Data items
########################################
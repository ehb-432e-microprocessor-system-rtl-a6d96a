// master_rom: program memory of the master PicoBlaze.
//
// The master sends the slaves first an address byte and then its stored data
// byte 0Ch. It writes address 01h on port 00h, the data on port 00h, then
// polls port 00h until slave 1's acknowledgement (80h) makes
// "TEST s0, 7F" return zero. It then does the same with address 02h on port
// 01h, polling port 01h until slave 2's acknowledgement (40h) makes
// "TEST s1, BF" return zero, and starts over with slave 1. Pairs of
// "LOAD value, 0C" are pure delay: they give the slaves time to see the
// address before the data arrives. Register sA is named "address" and sB
// "value" in the source.
//
// Program (word address: instruction):
//    0        LOAD  sB, 0C
//    1 slave1:LOAD  sA, 01      2 OUTPUT sA, 00
//    3-4      LOAD  sB, 0C (x2) 5 OUTPUT sB, 00     6-7 LOAD sB, 0C (x2)
//    8 ack1:  INPUT s0, 00      9 TEST   s0, 7F
//   10        JUMP  Z, slave2  11 JUMP   ack1
//   12 slave2:LOAD  sA, 02     13 OUTPUT sA, 01
//   14-15     LOAD  sB, 0C (x2)16 OUTPUT sB, 01    17-18 LOAD sB, 0C (x2)
//   19 ack2:  INPUT s1, 01     20 TEST   s1, BF
//   21        JUMP  Z, slave1  22 JUMP   ack2
// All other words hold 00000h (LOAD s0, 00), as an assembler fills them.
//
// Interface and timing: like the block RAM the KCPSM3 expects, the ROM is
// synchronous: "instruction" shows the word at "address" one clock edge
// after the address is presented. The program follows the project's listing
// and flowchart; the word encoding is the standard KCPSM3 one.
module master_rom
  import kcpsm3_pkg::*;
(
  input  logic   clk,
  input  pc_t    address,
  output instr_t instruction
);

  localparam reg_sel_t S0 = 4'h0, S1 = 4'h1;
  localparam reg_sel_t ADDRESS = 4'hA;  // NAMEREG sA, address
  localparam reg_sel_t VALUE   = 4'hB;  // NAMEREG sB, value
  localparam byte_t    DATA    = 8'h0C; // the master's stored data

  localparam pc_t L_SLAVE1 = 10'd1;
  localparam pc_t L_ACK1   = 10'd8;
  localparam pc_t L_SLAVE2 = 10'd12;
  localparam pc_t L_ACK2   = 10'd19;

  instr_t word;

  always_comb begin
    unique case (address)
      10'd0:  word = enc_load(VALUE, DATA);
      10'd1:  word = enc_load(ADDRESS, 8'h01);
      10'd2:  word = enc_output(ADDRESS, 8'h00);
      10'd3:  word = enc_load(VALUE, DATA);
      10'd4:  word = enc_load(VALUE, DATA);
      10'd5:  word = enc_output(VALUE, 8'h00);
      10'd6:  word = enc_load(VALUE, DATA);
      10'd7:  word = enc_load(VALUE, DATA);
      10'd8:  word = enc_input(S0, 8'h00);
      10'd9:  word = enc_test(S0, 8'h7F);
      10'd10: word = enc_jump_if(COND_Z, L_SLAVE2);
      10'd11: word = enc_jump(L_ACK1);
      10'd12: word = enc_load(ADDRESS, 8'h02);
      10'd13: word = enc_output(ADDRESS, 8'h01);
      10'd14: word = enc_load(VALUE, DATA);
      10'd15: word = enc_load(VALUE, DATA);
      10'd16: word = enc_output(VALUE, 8'h01);
      10'd17: word = enc_load(VALUE, DATA);
      10'd18: word = enc_load(VALUE, DATA);
      10'd19: word = enc_input(S1, 8'h01);
      10'd20: word = enc_test(S1, 8'hBF);
      10'd21: word = enc_jump_if(COND_Z, L_SLAVE1);
      10'd22: word = enc_jump(L_ACK2);
      default: word = '0;
    endcase
  end

  always_ff @(posedge clk) instruction <= word;

endmodule
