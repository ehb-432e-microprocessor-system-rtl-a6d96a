// tb_slave1_rom: checks every program word of slave1_rom against a hand-assembled
// copy of the program (KCPSM3 encoding), checks that unused words read as
// zero, and checks the one-clock read latency: the word for a new address
// appears only after the next rising clock edge.
module tb_slave1_rom;
  import kcpsm3_pkg::*;

  localparam int N = 9;
  localparam instr_t EXPECTED [N] = '{18'h00A05, 18'h00A05, 18'h00A05, 18'h0417F, 18'h12101, 18'h35003, 18'h0427F, 18'h2C280, 18'h34003};

  logic   clk = 1'b0;
  pc_t    address;
  instr_t instruction;
  int     checks = 0, failures = 0;

  always #5 clk = ~clk;

  slave1_rom dut (.clk, .address, .instruction);

  task automatic expect_word(input pc_t a, input instr_t w);
    address = a;
    @(posedge clk); #1;
    checks++;
    if (instruction !== w) begin
      failures++;
      $display("FAIL: word %0d = %05h, expected %05h", a, instruction, w);
    end
  endtask

  initial begin
    address = '0;
    @(posedge clk); #1;
    for (int a = 0; a < N; a++) expect_word(pc_t'(a), EXPECTED[a]);
    // unused words
    expect_word(pc_t'(N), '0);
    expect_word(10'h3FF, '0);
    repeat (20) expect_word(pc_t'(N + ($urandom % (1024 - N))), '0);
    // latency: change the address between edges, output must hold
    expect_word(10'd1, EXPECTED[1]);
    address = 10'd2;
    #2;
    checks++;
    if (instruction !== EXPECTED[1]) begin
      failures++;
      $display("FAIL: output changed before the clock edge");
    end
    @(posedge clk); #1;
    checks++;
    if (instruction !== EXPECTED[2]) begin
      failures++;
      $display("FAIL: output did not follow one edge later");
    end
    // random reads over the program
    repeat (50) begin
      int a = $urandom % N;
      expect_word(pc_t'(a), EXPECTED[a]);
    end
    $display("TB_RESULT checks=%0d failures=%0d", checks, failures);
    $finish;
  end

  initial begin
    repeat (10000) @(posedge clk);
    failures++;
    $display("watchdog expired");
    $display("TB_RESULT checks=%0d failures=%0d", checks, failures);
    $finish;
  end

endmodule
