// slave2_rom: program memory of slave 2 PicoBlaze.
//
// After a three-instruction delay (LOAD sA, 05 three times, giving the master
// time to send its address) the slave polls its input: it reads the byte the
// master broadcast (INPUT on port BFh) and tests it against its own address
// mask 02h. While the test gives zero it keeps polling. Once its address is
// seen it reads the input again, which by then holds the master's data byte,
// and writes it out with OUTPUT on port 40h. The port number of that write
// is the acknowledgement: the system captures the slave's port_id (40h) and
// returns it to the master. The slave then resumes polling.
//
// Program (word address: instruction):
//    0-2          LOAD   sA, 05 (x3)
//    3 address:   INPUT  s0, BF
//    4            TEST   s0, 02
//    5            JUMP   Z, address
//    6            INPUT  s1, BF
//    7            OUTPUT s1, 40
//    8            JUMP   address
// All other words hold 00000h (LOAD s0, 00).
//
// Interface and timing: synchronous ROM, "instruction" shows the word at
// "address" one clock edge after the address is presented. The program
// follows the project's listing and flowchart; the word encoding is the
// standard KCPSM3 one.
module slave2_rom
  import kcpsm3_pkg::*;
(
  input  logic   clk,
  input  pc_t    address,
  output instr_t instruction
);

  localparam reg_sel_t SA       = 4'hA;
  localparam reg_sel_t S_ADDR   = 4'h0;   // register holding the polled byte
  localparam reg_sel_t S_DATA   = 4'h1;   // register holding the data byte
  localparam byte_t    IN_PORT  = 8'hBF;
  localparam byte_t    MY_MASK  = 8'h02;   // this slave's address
  localparam byte_t    ACK_PORT = 8'h40;   // port_id used as acknowledgement
  localparam pc_t      L_ADDRESS = 10'd3;

  instr_t word;

  always_comb begin
    unique case (address)
      10'd0:   word = enc_load(SA, 8'h05);
      10'd1:   word = enc_load(SA, 8'h05);
      10'd2:   word = enc_load(SA, 8'h05);
      10'd3:   word = enc_input(S_ADDR, IN_PORT);
      10'd4:   word = enc_test(S_ADDR, MY_MASK);
      10'd5:   word = enc_jump_if(COND_Z, L_ADDRESS);
      10'd6:   word = enc_input(S_DATA, IN_PORT);
      10'd7:   word = enc_output(S_DATA, ACK_PORT);
      10'd8:   word = enc_jump(L_ADDRESS);
      default: word = '0;
    endcase
  end

  always_ff @(posedge clk) instruction <= word;

endmodule
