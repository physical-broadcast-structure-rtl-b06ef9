# Physical Broadcast Structure (PBS) — RTL

A PBS is an on-chip or on-wafer network in which a message sent by any one
processing node (PN) reaches every PN of its *broadcast domain*. It was
proposed (M. Rudnick and D. Hammerstrom) as the communication fabric of a
wafer-scale machine that emulates large neural networks. Each PN hosts
several simulated neurons. When a neuron's output changes, its PN sends one
short message, and every PN whose neurons listen to that neuron picks the
message up. Messages carry no destination, so nothing is routed. The only
hard problem is getting many senders onto one shared channel, and then
getting that channel to every receiver at a steady bit rate despite long
wires.

The structure is a **dual tree**:

```
          PN transmit ports                      PN receive ports
   |  |  |  |   ...   |  |  |  |          |  |  |  |   ...   |  |  |  |
   [C] [C] [C]  ...   [C] [C]             [B] [B] [B]  ...   [B] [B]   level 1
      \  |  /            \ |                  \  |  /           \ |
        [C]   ...        [C]                   [B]   ...        [B]    level 2
           \    ...     /                         \    ...     /
              [C root] ======== root link ======== [B root]            level h
        concentrate tree                        broadcast tree
```

- In the **concentrate tree**, each switch node (SN) takes one whole message
  at a time from one of its α children and passes it upwards. The root
  therefore carries a single stream that holds every message of the domain.
- In the **broadcast tree**, each SN copies what it receives to all α
  children. Every PN sees every message in the same cycle.

A domain of height h is called H_h and has α^h PNs. This RTL implements the
main configuration:

- branching ratio α = 4
- an H_5 domain, 1024 PNs
- 32-bit messages
- a "4-bit PBS": the bottom links are 4 bits wide
- a fat tree from the link between levels 3 and 4 upwards
- a duplicated concentrate root

Beside the domain sits a model of the **TBH test chip**. This small chip was
built to demonstrate the structure: 8 PNs, a binary tree of 7 switches, and
1-bit links.

## Link geometry and the fat-tree timing model

This is the part of the design that is least obvious.

Links higher in the tree are physically longer, so a flit takes longer to
cross them. If every link had the same width, the root link would limit the
whole domain. The fat-tree rule fixes this. Above a chosen level, each link
is r_m = 2 times wider than the one below it, and may take twice as long per
flit. Every level then carries the same number of bits per unit time.

Links are numbered by their lower end. Link l joins tree level l to level
l+1, and level 0 is the PN row. The formulas are:

- `link_width(l) = BASE_W` for `l < FAT_FROM`
- `link_width(l) = BASE_W * RM^(l - FAT_FROM + 1)` for `l >= FAT_FROM`
- `link_cycles(l) = link_width(l) / BASE_W`

`link_cycles` is the flit time in clock cycles. These functions are in
`pbs_pkg`. With the defaults (BASE_W = 4, RM = 2, FAT_FROM = 3, LEVELS = 5):

| link | joins levels | width | cycles per flit | bits per cycle |
|------|--------------|-------|-----------------|----------------|
| 0    | PN - 1       | 4     | 1               | 4              |
| 1    | 1 - 2        | 4     | 1               | 4              |
| 2    | 2 - 3        | 4     | 1               | 4              |
| 3    | 3 - 4        | 8     | 2               | 4              |
| 4    | 4 - 5        | 16    | 4               | 4              |
| root | C5 - B5      | 16    | 4               | 4              |

The root link between the two root SNs is treated like link h−1. The layout
places the two roots no farther apart than a level h−1 SN is from its root.

The whole design runs on one synchronous clock. One cycle is the time of
one bottom-level flit. Wire delay is modelled inside the SNs. An SN's
transmit buffer presents a newly loaded flit on its output link only after
`link_cycles − 1` further cycles. So a link of 4 cycles moves at most one
16-bit flit every 4 cycles.

A real wafer would need an asynchronous link protocol between SNs that have
independent clocks. That protocol is not modelled.

Throughput is BASE_W bits per cycle for the whole domain: one 32-bit message
per 8 cycles. The target was one message per 100 ns per domain, which needs
a clock period of 12.5 ns or less.

## Concentrate SN (`pbs_concentrate_sn`)

Each concentrate SN has three parts:

- **Receive buffer.** It takes `OUT_W/IN_W` consecutive flits of the granted
  child and builds one outgoing flit from them, first flit in the low bits.
- **Transmit buffer.** It holds that flit for the outgoing link's flit time.
- **Arbiter.** It grants one child for a whole message, `MSG_W/IN_W`
  incoming flits. It then moves on round robin:
  - The search runs downwards from the child just below the last winner.
  - After reset, the highest-numbered child has first call.
  - A child with nothing pending is skipped.
  - No child waits more than α−1 messages.

  For α = 2 this reduces to "one message from the high child, then one from
  the low child" when both have traffic.

The receive and transmit buffers work concurrently, so a non-fat SN passes
one flit per cycle.

The links use a `valid`/`ready` handshake: a flit moves in any cycle where
both are high. `in_ready` is one-hot and combinational from `in_valid`.

The `run` input gates only `out_valid`. It exists for the TBH chip's run
control. In a domain it is tied high.

Assertions check two rules:

- `in_ready` is never given to two children at once.
- A presented flit stays presented until it is taken.

## Broadcast SN (`pbs_broadcast_sn`)

A broadcast SN has a receive buffer and a transmit buffer. Each received
flit is sent down as `IN_W/OUT_W` narrower flits, low part first, each held
for the lower link's flit time. Every outgoing flit is copied to all α
children.

There is no flow control. Each level carries the same bit rate, so the
transmit buffer is always free in time for the next flit. An assertion
(`a_no_overrun`) catches a parameter set that breaks this balance.

## PN ports (`pbs_tx_port`, `pbs_rx_port`)

`pbs_tx_port` is the PN side of the concentrate tree:

- It holds a queue of `DEPTH` (4) messages.
- It sends each message as 8 four-bit flits, least significant first.
- `msg_ready` falls when the queue is full. This is how a PN learns that
  the domain is saturated.

`pbs_rx_port` reassembles the flits. It pulses `msg_valid` for one cycle,
the cycle after the last flit. All PNs of a domain pulse in the same cycle.

Choosing which messages a PN's neurons actually listen to is the PN's own
job, so the port delivers every message. The message's contents are up to
the PNs: the intended format is a neuron address and its new state.

## Duplicated root and initialisation (`pbs_redundant_select`)

The loss of a concentrate root SN silences the whole domain. So, with
`REDUNDANT_ROOT = 1`, the concentrate root is built twice. Both copies are
fed by the same level-4 SNs. The broadcast root takes its input through
`pbs_redundant_select`, which works like this:

1. Raising `cfg_init` starts a global initialisation. Every port is marked
   NOT OK.
2. While `cfg_init` is high, the PNs each send the test pattern message,
   `32'hC3A5_5A3C`. The selector drains both root copies and compares every
   complete message with the pattern.
3. A copy that delivers the pattern intact is marked OK (`root_ok`).
4. When `cfg_init` falls, the lowest-numbered OK copy is connected straight
   through, with no added latency. The other copy is drained.
5. If neither copy passed, `root_damaged` is raised and the domain stays
   silent.

During initialisation, a level-4 SN's flit counts as taken when either root
copy takes it. Afterwards the SN follows the ready of the copy in use. After
reset, with no initialisation, copy 0 is used.

Redundancy is applied only at the root. The selector module is generic
(NPORT copies), so it can be placed at other levels too.

## The TBH test chip (`tbh_chip` = `tbh_inmod` + `tbh_tmod` + `tbh_outmod`)

- **Transmit PNs (`tbh_inmod`).** Eight 7-bit registers. A message is a
  3-bit receive PN address in bits 2:0 and a 4-bit value in bits 6:3
  (`pbs_pkg::tbh_msg_t`). The address is sent first, bit 0 first.
  - Each PN shifts out one bit per `taken` and counts to seven.
  - The bit leaving position 0 re-enters at position 6, so after a full
    message the register holds its original contents again.
  - With `auto_mode` high, a PN resends its message forever. Otherwise it
    sends it once.
  - `write` loads a register through `wr_addr`/`wr_data`.
- **Switch tree (`tbh_tmod`).** Seven `pbs_concentrate_sn` instances with
  α = 2, 1-bit flits and 7-bit messages:
  - switches 0 to 3 serve PN pairs;
  - switches 4 and 5 serve switch pairs;
  - switch 6 is the root and drives the single global receive line.
  - Switch outputs are qualified by `run`. When run drops, each switch
    finishes the bit it holds and stops.
  - The valid, bit and taken line of each switch comes out as a monitor
    pin.
  - With all eight PNs loaded, the tree sends the messages of PNs
    7, 3, 5, 1, 6, 2, 4, 0 in that order: 56 bits in 56 cycles.
- **Receive PNs (`tbh_outmod`).**
  - The first three bits of each message shift into an address register
    (`adr_mon`).
  - The next four bits shift straight into receive register `rreg[addr]`.
  - A counter modulo 7 tracks the bit position.
  - `read`/`rd_addr` read a register. `rd_ready` says the register has
    received a complete message since reset.

The chip used a two-phase non-overlapping clock. Here each pair of phases is
one rising edge.

## Top level (`pbs_top`)

`pbs_top` puts one H_5 domain (`pbs_dual_tree`) and the TBH chip side by
side. Each has its own ports:

- domain: `tx_*`, `rx_*`, `cfg_init`, `root_ok`, `root_damaged`
- TBH chip: `tbh_*`

They share only the clock.

## Parameters

| parameter | default | meaning |
|-----------|---------|---------|
| `ALPHA` | 4 | branching ratio α |
| `LEVELS` | 5 | domain height h; α^h PNs |
| `BASE_W` | 4 | bottom link width (the "4-bit PBS") |
| `RM` | 2 | fat-tree multiplexing ratio |
| `FAT_FROM` | 3 | lowest fat link (link 3 joins levels 3 and 4) |
| `MSG_W` | 32 | message size in bits |
| `TXQ` | 4 | PN transmit queue depth |
| `REDUNDANT_ROOT` | 1 | duplicate the concentrate root |

Widths must divide evenly: `BASE_W` must divide every link width, and every
link width must divide `MSG_W`. Setting `FAT_FROM ≥ LEVELS` gives a non-fat
tree.

## Testbenches and simulation

Every module has a self-checking testbench in `tb/` with a watchdog. Each
prints `TB_RESULT checks=N failures=M`.

| testbench | what it checks |
|-----------|----------------|
| `tb_pbs_concentrate_sn` | a fat-link SN (4-bit in, 8-bit out, 2 cycles): messages whole and never interleaved, round-robin order 3,2,1,0,…, one flit per 2 cycles when saturated, random backpressure |
| `tb_pbs_broadcast_sn` | two fat-link SNs: low part first, all children in the same cycle, exact arrival cycles |
| `tb_pbs_tx_port`, `tb_pbs_rx_port` | flit order, queue full, message pulse |
| `tb_pbs_concentrate_tree` | a binary bit-serial H_3 with duplicated root and a 4-ary H_2: every message reaches the root intact |
| `tb_pbs_broadcast_tree` | every leaf gets every flit in the same cycle |
| `tb_pbs_dual_tree` | a 16-PN domain with duplicated root and initialisation, and an 8-PN bit-serial domain: delivery to all PNs in step, saturated rate |
| `tb_pbs_h4_domain` | a 256-PN H_4 domain (the size used to tile a 1024-PN wafer with overlapping domains) whose root copy 0 has its data lines stuck at zero: initialisation marks only copy 1 OK, then delivery to all PNs in step at the saturated rate through copy 1 |
| `tb_pbs_redundant_select` | OK marking, damaged detection, selection |
| `tb_tbh_inmod`, `tb_tbh_tmod`, `tb_tbh_outmod`, `tb_tbh_chip` | TBH bit order, tree order, 56 bits in 56 cycles, run stop, auto resend, reads |
| `tb_pbs_top` | the full-size design (no parameter overrides), described below |

`tb_pbs_top` runs the following sequence:

1. Redundancy initialisation.
2. Every one of the 1024 PNs sends two messages, and four "hot" PNs send
   seven each.
3. It checks that all 1024 PNs receive every message in step, in order per
   sender, and at one message per 8 cycles while saturated.
4. It drives the TBH chip through load, run, pause and auto-resend.

It counts each mechanism and fails if any of them never occurs:

- contention
- grant changes
- fat-link transfers
- full transmit queues
- rate-checked deliveries
- TBH stop
- TBH auto resend
- TBH reads

Building it with verilator takes a few minutes. The run takes seconds.

To run one testbench with plain verilator from the repository root:

```
verilator --binary --timing --assert -Irtl -Itb rtl/pbs_pkg.sv \
    tb/tb_pbs_dual_tree.sv --top-module tb_pbs_dual_tree -o sim
./obj_dir/sim
```

Other modules are found through `-y rtl -y tb` or the `-I` paths, because
each file is named after its module.

## How this RTL departs from the original proposal

- **Clocking.** There is one synchronous clock. Wire delay is a per-level
  flit time in cycles, not an asynchronous handshake between independently
  clocked SNs.
- **Buffer sizes.** The PN transmit queue depth (4) is this design's
  choice.
- **Message packing.** Messages are not packed into wider flits. With the
  defaults the widest flit (16 bits) divides a message evenly.
- **Arbitration.** The arbitration is equal-priority round robin, one
  message per grant. Other priority schemes are possible but are not built.
- **Initialisation.** The test pattern value, the choice of the
  lowest-numbered OK copy, and "copy 0 after reset" are this design's
  choices. Redundancy is built only at the root.
- **TBH chip, one clock edge.** The chip's two-phase clock is modelled as
  one clock edge.
- **TBH chip, taken-line repair.** The fabricated chip had a repair to a
  timing problem on its taken line. That repair is not modelled.
- **TBH chip, run qualification.** The original description is not
  consistent about whether only the root switch or every switch obeys run.
  Here every switch output is qualified.
- **Not built.** The PN's computation, the point-to-point network that
  complements the broadcast domains, line drivers and repeaters (analog),
  and a PN's self-isolation in a damaged region.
########################################
Work to be completed
If a line above holds the word "polling", copy it.

Exercise answer
// 01h, polling port 01h until slave 2's acknowledgement (40h) makes
// mask 02h. While the test gives zero it keeps polling. Once its address is
// returns it to the master. The slave then resumes polling.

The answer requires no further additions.